When the Rhode Island Natural Awakenings publisher asked me to write a spotlight on the Summit Medical Compassion Center, I eagerly complied, because the integration of medicinal cannabis in treating life-threatening diseases is becoming more noteworthy.
The endocannabinoid system (ECS) was discovered in 1992 by scientists studying how cannabis interacts with the brain. This previously unknown molecular signaling system is involved in regulating a broad range of biological functions and maintaining homeostasis, a healthy equilibrium, within the body. Scientists realized that the ECS allows the body to send signals back and forth, rather than just one direction, allowing the body to communicate with itself, so that it could fix itself.
When our son Neil was diagnosed with cancer, we learned about the beneficial effects of CBD and THC, two key chemical compounds produced by the cannabis plant that are compatible with receptors in the ECS. While CBD and THC do not comprise a proven cure to cancer, they can help fight against the disease.

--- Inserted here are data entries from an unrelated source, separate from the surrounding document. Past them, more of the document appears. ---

// tb_uart_baud_gen: self-checking test of the bit-rate enable generator at
// its default size (50 MHz / 9600 baud). Checks that the first tick comes
// exactly 5208 cycles after the last reset cycle, that ticks repeat every 5208 cycles and
// last one cycle, and that a reset in mid-period restarts the count.
// Expected numbers are computed here from the clock and baud rate.
module tb_uart_baud_gen;
  localparam int unsigned CLK_HZ = 50_000_000;
  localparam int unsigned BAUD   = 9_600;
  // Nearest whole number of cycles per bit, worked out independently.
  localparam int unsigned P = int'($floor(real'(CLK_HZ) / real'(BAUD) + 0.5));

  logic clk = 1'b0;
  logic rst;
  logic tick;
  int   checks = 0, failures = 0;
  longint cyc = 0;

  uart_baud_gen dut (.clk(clk), .rst(rst), .tick(tick));

  always #10 clk = ~clk;            // 50 MHz
  always @(posedge clk) cyc <= cyc + 1;

  task automatic check(input bit ok, input string what);
    checks++;
    if (!ok) begin
      failures++;
      $display("FAIL: %s (cycle %0d)", what, cyc);
    end
  endtask

  // Count cycles until the next tick, sampling between clock edges.
  task automatic cycles_to_tick(output int n);
    n = 0;
    do begin
      @(negedge clk);
      n++;
    end while (!tick && n < 3 * P);
  endtask

  initial begin
    #(20ns * 40 * P);
    failures++;
    $display("FAIL: watchdog expired");
    $display("TB_RESULT checks=%0d failures=%0d", checks, failures);
    $finish;
  end

  initial begin
    int n;
    check(P == 5208, "cycles per bit is 5208 for 50 MHz / 9600");
    rst = 1'b1;
    repeat (3) @(negedge clk);
    rst = 1'b0;
    // First tick: P cycles after the last reset cycle (which holds count 0),
    // i.e. P-1 clock edges after reset is released.
    cycles_to_tick(n);
    check(n == P - 1, $sformatf("first tick after %0d cycles, expected %0d", n, P - 1));
    // Tick lasts one cycle.
    @(negedge clk);
    check(!tick, "tick lasts exactly one cycle");
    // Following ticks: one every P cycles.
    for (int i = 0; i < 6; i++) begin
      cycles_to_tick(n);
      // The first wait starts one cycle after a tick, the rest right on one.
      check(n == (i == 0 ? P - 1 : P),
            $sformatf("tick period %0d", n));
    end
    // Reset in the middle of a period restarts the count.
    repeat (P / 3) @(negedge clk);
    rst = 1'b1;
    @(negedge clk);
    check(!tick, "no tick during reset");
    rst = 1'b0;
    cycles_to_tick(n);
    check(n == P - 1, $sformatf("tick %0d cycles after mid-period reset, expected %0d", n, P - 1));
    // Measure the rate over 10 periods: 10*P cycles for 10 ticks.
    begin
      longint t0;
      int ticks = 0;
      t0 = cyc;
      while (cyc - t0 < 10 * P) begin
        @(negedge clk);
        if (tick) ticks++;
      end
      check(ticks == 10, $sformatf("%0d ticks in %0d cycles", ticks, 10 * P));
    end
    $display("TB_RESULT checks=%0d failures=%0d", checks, failures);
    $finish;
  end
endmodule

They have demonstrated abilities to prevent cancer cells from reproducing, to prevent the formation of new blood vessels needed by a tumor to grow, to prevent cancer from spreading to other organs and to cause cancerous cells to kill themselves. There are documented cases of cannabis oil sending cancer patients into remission and cases of patients who took cannabis oil and still succumbed to the disease.
Due to his terminal condition, Neil’s medical marijuana card application was expedited and the compassion center he visited gave him some different products to try. Use is individualized and complex, and the process is exploratory. I wish there had been more hard research to guide us, because we sensed so much possibility in integrating cannabis with cancer therapy. This is why I felt so compelled to write about the topic now.
One of the gems I picked up while doing research for the medical marijuana article was this: Cannabis can prevent opioid use and can alleviate symptoms associated with opioid withdrawal. Award-winning neuroscientist, Adie Poe, explains how cannabis can help with opioid detox and replacement: “The evidence suggests it’s the opposite of a gateway drug. It’s an exit drug. This is one of the most exciting frontiers we have in cannabis science at the moment.”
A second gem is that Autism patients will be able to access medical marijuana here in Rhode Island. A third gem is the emergence of cannabis training for nurses.